======== Material for this exercise ========

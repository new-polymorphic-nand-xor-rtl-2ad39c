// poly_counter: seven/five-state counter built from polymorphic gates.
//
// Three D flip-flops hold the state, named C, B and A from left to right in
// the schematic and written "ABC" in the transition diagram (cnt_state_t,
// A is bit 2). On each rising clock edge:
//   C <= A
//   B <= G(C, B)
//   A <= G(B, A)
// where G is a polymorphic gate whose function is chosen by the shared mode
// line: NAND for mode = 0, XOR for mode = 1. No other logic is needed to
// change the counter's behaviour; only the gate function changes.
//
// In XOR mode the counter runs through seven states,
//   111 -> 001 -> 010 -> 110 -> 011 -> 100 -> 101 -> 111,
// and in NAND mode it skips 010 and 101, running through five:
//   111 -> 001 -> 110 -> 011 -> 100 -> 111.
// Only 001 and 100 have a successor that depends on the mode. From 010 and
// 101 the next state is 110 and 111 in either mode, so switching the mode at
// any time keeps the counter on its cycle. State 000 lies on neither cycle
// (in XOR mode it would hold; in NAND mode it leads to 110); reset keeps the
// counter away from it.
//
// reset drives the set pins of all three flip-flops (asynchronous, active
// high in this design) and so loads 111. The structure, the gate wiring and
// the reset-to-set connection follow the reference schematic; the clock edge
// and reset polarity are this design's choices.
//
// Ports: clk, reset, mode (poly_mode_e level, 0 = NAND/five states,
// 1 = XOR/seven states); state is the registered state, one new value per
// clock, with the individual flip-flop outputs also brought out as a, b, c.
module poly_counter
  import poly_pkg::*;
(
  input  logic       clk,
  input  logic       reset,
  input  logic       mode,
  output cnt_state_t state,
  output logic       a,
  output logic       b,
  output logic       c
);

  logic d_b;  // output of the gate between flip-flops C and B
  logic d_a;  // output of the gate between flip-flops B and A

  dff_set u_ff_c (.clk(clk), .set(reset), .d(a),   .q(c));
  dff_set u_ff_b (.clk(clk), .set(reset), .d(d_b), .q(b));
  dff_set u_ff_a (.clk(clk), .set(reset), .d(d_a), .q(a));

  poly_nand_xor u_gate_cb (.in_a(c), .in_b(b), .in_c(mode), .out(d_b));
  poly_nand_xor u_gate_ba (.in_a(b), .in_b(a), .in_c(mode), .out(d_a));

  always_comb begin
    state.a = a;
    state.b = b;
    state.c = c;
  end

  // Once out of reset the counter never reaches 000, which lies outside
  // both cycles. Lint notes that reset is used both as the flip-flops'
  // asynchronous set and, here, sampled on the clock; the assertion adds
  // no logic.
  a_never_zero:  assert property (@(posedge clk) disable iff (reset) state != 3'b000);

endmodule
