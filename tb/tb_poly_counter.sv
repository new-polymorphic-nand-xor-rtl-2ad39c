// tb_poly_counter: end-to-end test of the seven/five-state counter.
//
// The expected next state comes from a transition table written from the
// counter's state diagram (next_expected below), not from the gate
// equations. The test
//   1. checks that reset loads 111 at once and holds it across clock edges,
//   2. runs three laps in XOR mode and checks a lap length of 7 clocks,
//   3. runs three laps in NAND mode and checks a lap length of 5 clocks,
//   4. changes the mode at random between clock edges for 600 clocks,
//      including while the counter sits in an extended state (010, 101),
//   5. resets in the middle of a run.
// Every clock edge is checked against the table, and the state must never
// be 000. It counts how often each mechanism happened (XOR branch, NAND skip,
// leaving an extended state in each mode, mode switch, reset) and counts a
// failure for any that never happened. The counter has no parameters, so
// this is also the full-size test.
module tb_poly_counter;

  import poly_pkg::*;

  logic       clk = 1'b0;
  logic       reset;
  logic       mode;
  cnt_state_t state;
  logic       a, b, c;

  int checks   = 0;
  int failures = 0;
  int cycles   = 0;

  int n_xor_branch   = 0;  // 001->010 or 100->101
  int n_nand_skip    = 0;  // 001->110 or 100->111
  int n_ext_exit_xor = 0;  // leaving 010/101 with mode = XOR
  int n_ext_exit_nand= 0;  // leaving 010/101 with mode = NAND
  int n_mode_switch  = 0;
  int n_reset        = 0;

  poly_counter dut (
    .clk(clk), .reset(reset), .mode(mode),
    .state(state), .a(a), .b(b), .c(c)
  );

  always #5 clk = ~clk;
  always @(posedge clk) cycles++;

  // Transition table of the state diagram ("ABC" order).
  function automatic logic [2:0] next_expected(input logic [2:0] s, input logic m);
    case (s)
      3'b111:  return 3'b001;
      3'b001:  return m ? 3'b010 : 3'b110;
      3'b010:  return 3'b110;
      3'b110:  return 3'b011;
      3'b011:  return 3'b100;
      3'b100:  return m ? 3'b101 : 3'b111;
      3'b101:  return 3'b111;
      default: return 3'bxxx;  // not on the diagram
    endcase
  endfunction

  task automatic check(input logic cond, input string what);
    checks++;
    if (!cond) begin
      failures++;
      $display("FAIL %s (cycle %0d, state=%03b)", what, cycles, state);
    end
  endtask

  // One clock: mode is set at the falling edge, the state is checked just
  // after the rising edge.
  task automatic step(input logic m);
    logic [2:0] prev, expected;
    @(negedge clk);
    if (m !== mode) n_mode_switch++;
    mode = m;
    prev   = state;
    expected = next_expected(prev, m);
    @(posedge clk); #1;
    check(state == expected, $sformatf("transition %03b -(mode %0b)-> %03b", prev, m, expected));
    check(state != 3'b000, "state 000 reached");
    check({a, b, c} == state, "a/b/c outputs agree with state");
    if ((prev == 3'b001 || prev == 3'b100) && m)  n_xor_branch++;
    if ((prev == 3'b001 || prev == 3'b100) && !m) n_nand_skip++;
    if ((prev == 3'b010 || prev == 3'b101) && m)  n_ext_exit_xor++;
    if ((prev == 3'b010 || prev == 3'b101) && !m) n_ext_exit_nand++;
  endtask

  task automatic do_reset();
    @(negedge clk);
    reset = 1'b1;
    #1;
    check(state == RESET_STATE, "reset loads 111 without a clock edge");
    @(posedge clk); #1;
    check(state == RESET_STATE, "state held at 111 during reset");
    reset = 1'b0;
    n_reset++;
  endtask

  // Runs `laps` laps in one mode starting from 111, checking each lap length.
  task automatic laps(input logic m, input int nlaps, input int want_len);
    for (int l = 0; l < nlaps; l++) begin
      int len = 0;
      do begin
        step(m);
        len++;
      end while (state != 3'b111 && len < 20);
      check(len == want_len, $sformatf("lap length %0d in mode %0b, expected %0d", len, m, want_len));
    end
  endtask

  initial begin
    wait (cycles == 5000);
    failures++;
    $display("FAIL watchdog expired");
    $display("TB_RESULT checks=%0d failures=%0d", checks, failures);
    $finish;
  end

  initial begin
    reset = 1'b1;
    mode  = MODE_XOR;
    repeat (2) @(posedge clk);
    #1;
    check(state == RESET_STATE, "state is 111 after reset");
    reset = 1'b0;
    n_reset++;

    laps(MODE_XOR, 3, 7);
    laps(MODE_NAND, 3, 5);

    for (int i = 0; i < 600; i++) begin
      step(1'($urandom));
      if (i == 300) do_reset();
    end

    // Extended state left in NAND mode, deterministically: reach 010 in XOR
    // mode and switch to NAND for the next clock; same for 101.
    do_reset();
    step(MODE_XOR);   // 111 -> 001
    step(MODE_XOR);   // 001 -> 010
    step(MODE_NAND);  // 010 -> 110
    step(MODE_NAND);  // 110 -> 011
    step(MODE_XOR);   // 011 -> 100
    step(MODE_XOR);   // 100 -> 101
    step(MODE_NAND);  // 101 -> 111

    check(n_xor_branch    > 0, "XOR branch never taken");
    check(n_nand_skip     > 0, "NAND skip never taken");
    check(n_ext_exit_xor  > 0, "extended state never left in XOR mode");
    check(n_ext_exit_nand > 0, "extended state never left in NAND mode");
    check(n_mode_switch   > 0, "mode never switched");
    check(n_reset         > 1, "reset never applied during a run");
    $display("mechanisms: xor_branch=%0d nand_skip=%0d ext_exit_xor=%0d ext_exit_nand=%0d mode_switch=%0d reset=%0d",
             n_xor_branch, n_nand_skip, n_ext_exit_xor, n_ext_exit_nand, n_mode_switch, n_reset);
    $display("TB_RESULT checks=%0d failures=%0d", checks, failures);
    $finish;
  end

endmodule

========
======== Material for this exercise ========

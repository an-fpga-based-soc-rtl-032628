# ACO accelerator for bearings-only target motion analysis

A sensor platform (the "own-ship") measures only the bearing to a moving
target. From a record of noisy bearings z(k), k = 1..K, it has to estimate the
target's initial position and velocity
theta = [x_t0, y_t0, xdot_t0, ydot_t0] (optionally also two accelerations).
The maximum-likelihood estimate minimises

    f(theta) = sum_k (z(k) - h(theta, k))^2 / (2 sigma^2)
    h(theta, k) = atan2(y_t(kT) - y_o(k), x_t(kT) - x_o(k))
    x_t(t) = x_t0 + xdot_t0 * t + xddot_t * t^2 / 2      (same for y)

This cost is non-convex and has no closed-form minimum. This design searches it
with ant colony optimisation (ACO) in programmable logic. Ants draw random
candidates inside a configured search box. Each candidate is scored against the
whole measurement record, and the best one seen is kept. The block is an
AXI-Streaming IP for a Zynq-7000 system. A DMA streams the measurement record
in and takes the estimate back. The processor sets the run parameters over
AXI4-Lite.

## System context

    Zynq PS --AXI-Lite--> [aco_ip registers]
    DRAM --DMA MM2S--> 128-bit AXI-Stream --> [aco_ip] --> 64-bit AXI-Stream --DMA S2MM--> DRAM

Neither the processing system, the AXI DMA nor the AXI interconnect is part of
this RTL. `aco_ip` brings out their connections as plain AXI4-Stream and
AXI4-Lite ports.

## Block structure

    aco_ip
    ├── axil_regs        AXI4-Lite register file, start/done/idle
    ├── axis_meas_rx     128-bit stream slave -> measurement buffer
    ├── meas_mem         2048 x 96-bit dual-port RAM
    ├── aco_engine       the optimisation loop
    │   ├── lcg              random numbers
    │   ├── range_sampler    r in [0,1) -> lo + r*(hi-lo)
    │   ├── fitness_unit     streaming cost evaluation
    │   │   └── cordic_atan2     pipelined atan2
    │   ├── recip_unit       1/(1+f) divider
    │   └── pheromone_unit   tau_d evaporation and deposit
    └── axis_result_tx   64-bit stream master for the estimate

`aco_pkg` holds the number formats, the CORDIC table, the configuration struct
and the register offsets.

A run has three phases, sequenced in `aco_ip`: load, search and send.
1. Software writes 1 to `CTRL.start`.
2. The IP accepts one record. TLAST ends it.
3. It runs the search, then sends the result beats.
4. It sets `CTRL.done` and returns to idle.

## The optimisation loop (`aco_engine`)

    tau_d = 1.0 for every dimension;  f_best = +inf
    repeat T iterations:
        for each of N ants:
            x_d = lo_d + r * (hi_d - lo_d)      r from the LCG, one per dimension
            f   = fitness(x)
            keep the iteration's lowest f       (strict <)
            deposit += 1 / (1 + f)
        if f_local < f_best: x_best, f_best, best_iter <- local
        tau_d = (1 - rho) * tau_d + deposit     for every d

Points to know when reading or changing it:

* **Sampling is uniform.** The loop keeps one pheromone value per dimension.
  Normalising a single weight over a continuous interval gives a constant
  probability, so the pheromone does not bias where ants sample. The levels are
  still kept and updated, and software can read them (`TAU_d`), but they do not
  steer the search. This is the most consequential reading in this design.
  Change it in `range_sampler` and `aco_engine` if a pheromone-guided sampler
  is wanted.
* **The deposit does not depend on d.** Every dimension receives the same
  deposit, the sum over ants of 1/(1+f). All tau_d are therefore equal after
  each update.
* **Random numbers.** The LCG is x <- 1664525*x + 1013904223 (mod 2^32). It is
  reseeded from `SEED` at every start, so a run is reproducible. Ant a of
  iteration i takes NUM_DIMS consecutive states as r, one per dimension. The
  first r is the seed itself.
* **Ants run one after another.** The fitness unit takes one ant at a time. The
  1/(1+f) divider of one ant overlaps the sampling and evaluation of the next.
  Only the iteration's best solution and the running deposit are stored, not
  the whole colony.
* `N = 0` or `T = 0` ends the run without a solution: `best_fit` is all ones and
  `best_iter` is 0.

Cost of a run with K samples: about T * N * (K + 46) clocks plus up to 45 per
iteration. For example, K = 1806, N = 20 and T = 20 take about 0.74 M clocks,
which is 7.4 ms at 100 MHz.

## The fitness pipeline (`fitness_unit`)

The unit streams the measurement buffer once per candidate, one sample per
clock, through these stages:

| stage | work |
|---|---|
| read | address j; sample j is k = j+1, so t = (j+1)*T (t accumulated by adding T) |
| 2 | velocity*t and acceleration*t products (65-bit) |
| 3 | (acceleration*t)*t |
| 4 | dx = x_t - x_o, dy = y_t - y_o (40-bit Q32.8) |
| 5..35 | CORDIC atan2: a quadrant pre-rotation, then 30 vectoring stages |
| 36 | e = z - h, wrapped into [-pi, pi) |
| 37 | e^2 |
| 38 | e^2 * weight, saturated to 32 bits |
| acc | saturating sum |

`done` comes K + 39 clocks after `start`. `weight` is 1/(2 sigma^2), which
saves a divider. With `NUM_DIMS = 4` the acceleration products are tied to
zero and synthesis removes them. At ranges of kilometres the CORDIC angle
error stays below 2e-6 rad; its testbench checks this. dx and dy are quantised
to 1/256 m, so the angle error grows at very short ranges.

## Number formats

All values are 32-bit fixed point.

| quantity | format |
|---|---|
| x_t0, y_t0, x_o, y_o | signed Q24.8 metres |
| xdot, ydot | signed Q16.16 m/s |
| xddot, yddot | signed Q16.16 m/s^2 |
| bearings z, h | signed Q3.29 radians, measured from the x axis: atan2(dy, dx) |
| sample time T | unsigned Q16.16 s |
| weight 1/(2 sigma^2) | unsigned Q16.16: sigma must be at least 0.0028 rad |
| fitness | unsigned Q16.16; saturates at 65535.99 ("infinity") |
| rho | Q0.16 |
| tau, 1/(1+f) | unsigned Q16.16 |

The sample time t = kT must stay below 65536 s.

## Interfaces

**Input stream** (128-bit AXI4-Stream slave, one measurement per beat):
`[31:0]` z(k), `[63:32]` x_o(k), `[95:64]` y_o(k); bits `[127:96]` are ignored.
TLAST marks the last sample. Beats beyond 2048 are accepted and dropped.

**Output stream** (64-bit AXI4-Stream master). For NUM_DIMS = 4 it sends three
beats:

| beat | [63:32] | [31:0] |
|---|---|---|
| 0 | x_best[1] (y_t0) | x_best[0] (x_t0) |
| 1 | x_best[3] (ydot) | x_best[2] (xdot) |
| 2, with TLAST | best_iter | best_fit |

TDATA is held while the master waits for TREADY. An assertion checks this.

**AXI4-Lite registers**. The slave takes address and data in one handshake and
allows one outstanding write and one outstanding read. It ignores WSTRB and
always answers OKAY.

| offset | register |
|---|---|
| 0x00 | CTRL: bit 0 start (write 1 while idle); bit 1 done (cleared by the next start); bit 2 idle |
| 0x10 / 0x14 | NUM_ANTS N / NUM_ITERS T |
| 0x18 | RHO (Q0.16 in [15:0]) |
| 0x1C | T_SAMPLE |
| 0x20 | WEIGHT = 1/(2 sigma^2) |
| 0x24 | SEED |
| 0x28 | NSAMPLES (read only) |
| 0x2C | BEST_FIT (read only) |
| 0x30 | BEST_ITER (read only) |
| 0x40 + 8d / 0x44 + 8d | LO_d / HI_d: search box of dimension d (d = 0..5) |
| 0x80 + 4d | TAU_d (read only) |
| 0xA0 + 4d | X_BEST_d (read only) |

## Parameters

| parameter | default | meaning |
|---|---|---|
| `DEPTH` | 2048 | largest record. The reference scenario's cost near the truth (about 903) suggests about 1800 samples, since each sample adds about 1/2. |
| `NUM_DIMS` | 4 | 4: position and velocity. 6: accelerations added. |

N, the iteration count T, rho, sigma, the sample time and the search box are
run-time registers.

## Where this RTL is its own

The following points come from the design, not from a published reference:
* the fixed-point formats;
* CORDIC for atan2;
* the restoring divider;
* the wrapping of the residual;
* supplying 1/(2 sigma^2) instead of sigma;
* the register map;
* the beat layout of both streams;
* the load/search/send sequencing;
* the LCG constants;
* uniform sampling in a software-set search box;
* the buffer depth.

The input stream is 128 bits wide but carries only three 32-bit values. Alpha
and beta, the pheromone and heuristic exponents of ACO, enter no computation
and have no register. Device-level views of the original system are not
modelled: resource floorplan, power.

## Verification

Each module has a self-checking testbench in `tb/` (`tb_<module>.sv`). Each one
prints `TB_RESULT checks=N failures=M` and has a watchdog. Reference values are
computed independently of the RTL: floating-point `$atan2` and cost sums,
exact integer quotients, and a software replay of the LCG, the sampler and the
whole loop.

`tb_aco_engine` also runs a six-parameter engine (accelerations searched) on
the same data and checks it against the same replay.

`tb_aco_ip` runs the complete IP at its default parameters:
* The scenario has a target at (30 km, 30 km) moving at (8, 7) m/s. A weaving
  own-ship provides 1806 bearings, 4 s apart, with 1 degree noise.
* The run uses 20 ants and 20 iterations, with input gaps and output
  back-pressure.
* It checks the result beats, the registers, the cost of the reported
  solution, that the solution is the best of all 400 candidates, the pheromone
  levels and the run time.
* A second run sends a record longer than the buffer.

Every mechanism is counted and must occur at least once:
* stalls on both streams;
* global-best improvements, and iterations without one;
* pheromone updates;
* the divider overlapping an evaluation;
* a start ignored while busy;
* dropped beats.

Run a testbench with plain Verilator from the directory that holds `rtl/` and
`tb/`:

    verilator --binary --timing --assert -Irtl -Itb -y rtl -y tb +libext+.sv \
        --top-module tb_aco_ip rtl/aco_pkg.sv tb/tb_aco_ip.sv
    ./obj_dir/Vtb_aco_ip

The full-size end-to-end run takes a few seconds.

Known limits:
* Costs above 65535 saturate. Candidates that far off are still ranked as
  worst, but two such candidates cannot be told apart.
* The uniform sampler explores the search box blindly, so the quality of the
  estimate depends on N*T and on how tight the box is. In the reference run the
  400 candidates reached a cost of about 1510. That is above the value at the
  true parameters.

========
======== Material for this exercise ========

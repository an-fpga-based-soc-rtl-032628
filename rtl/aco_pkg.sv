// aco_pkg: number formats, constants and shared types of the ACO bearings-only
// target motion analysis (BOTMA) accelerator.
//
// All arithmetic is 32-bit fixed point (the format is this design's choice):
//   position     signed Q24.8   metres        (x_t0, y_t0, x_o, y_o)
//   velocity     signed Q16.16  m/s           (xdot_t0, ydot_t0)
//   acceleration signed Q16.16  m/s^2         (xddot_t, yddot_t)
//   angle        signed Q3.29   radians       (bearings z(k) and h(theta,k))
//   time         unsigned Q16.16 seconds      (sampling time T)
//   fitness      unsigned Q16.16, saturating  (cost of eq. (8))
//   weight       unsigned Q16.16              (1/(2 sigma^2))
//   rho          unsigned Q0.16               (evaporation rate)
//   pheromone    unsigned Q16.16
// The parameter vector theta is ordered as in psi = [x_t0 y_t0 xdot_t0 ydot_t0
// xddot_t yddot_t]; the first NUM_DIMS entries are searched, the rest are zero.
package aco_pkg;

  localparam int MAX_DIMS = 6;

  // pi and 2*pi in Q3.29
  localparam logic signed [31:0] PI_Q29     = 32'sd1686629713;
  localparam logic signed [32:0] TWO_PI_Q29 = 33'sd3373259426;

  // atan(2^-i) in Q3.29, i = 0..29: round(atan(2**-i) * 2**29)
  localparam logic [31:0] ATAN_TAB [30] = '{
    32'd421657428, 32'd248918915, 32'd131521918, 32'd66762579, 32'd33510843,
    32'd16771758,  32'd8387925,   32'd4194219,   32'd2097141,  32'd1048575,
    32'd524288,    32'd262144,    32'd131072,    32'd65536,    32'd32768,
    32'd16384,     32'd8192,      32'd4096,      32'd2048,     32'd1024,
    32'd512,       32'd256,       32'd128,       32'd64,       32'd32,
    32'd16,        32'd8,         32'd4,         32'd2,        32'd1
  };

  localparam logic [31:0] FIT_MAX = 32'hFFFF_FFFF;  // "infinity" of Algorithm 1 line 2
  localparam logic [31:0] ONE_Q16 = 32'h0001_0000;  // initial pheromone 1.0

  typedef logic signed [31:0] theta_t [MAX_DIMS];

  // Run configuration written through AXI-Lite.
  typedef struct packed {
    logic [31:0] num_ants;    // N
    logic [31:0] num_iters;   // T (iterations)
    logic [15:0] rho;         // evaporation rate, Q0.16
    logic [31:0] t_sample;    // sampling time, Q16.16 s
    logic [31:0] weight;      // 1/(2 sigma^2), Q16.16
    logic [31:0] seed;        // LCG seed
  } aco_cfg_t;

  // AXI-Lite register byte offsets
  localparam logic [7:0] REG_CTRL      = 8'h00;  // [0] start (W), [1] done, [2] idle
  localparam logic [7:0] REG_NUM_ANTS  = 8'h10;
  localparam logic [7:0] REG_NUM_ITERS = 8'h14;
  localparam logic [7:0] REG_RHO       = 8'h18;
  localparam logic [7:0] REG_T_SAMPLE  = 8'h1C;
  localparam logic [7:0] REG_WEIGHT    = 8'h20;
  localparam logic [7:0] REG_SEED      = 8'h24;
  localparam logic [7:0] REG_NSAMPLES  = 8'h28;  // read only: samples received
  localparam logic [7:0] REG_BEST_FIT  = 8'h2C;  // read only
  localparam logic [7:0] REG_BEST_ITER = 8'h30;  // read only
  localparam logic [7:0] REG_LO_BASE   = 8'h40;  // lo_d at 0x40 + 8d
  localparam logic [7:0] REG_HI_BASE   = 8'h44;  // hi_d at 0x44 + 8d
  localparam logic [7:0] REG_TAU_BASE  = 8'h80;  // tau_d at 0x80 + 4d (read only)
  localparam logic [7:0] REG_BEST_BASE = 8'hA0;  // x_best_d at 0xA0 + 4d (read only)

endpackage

========

[Exercise description] Output the lines above exactly, but only those between the line holding "This cost is" and the line holding "1. Software writes", inclusive.

[Result]
This cost is non-convex and has no closed-form minimum. This design searches it
with ant colony optimisation (ACO) in programmable logic. Ants draw random
candidates inside a configured search box. Each candidate is scored against the
whole measurement record, and the best one seen is kept. The block is an
AXI-Streaming IP for a Zynq-7000 system. A DMA streams the measurement record
in and takes the estimate back. The processor sets the run parameters over
AXI4-Lite.

## System context

    Zynq PS --AXI-Lite--> [aco_ip registers]
    DRAM --DMA MM2S--> 128-bit AXI-Stream --> [aco_ip] --> 64-bit AXI-Stream --DMA S2MM--> DRAM

Neither the processing system, the AXI DMA nor the AXI interconnect is part of
this RTL. `aco_ip` brings out their connections as plain AXI4-Stream and
AXI4-Lite ports.

## Block structure

    aco_ip
    ├── axil_regs        AXI4-Lite register file, start/done/idle
    ├── axis_meas_rx     128-bit stream slave -> measurement buffer
    ├── meas_mem         2048 x 96-bit dual-port RAM
    ├── aco_engine       the optimisation loop
    │   ├── lcg              random numbers
    │   ├── range_sampler    r in [0,1) -> lo + r*(hi-lo)
    │   ├── fitness_unit     streaming cost evaluation
    │   │   └── cordic_atan2     pipelined atan2
    │   ├── recip_unit       1/(1+f) divider
    │   └── pheromone_unit   tau_d evaporation and deposit
    └── axis_result_tx   64-bit stream master for the estimate

`aco_pkg` holds the number formats, the CORDIC table, the configuration struct
and the register offsets.

A run has three phases, sequenced in `aco_ip`: load, search and send.
1. Software writes 1 to `CTRL.start`.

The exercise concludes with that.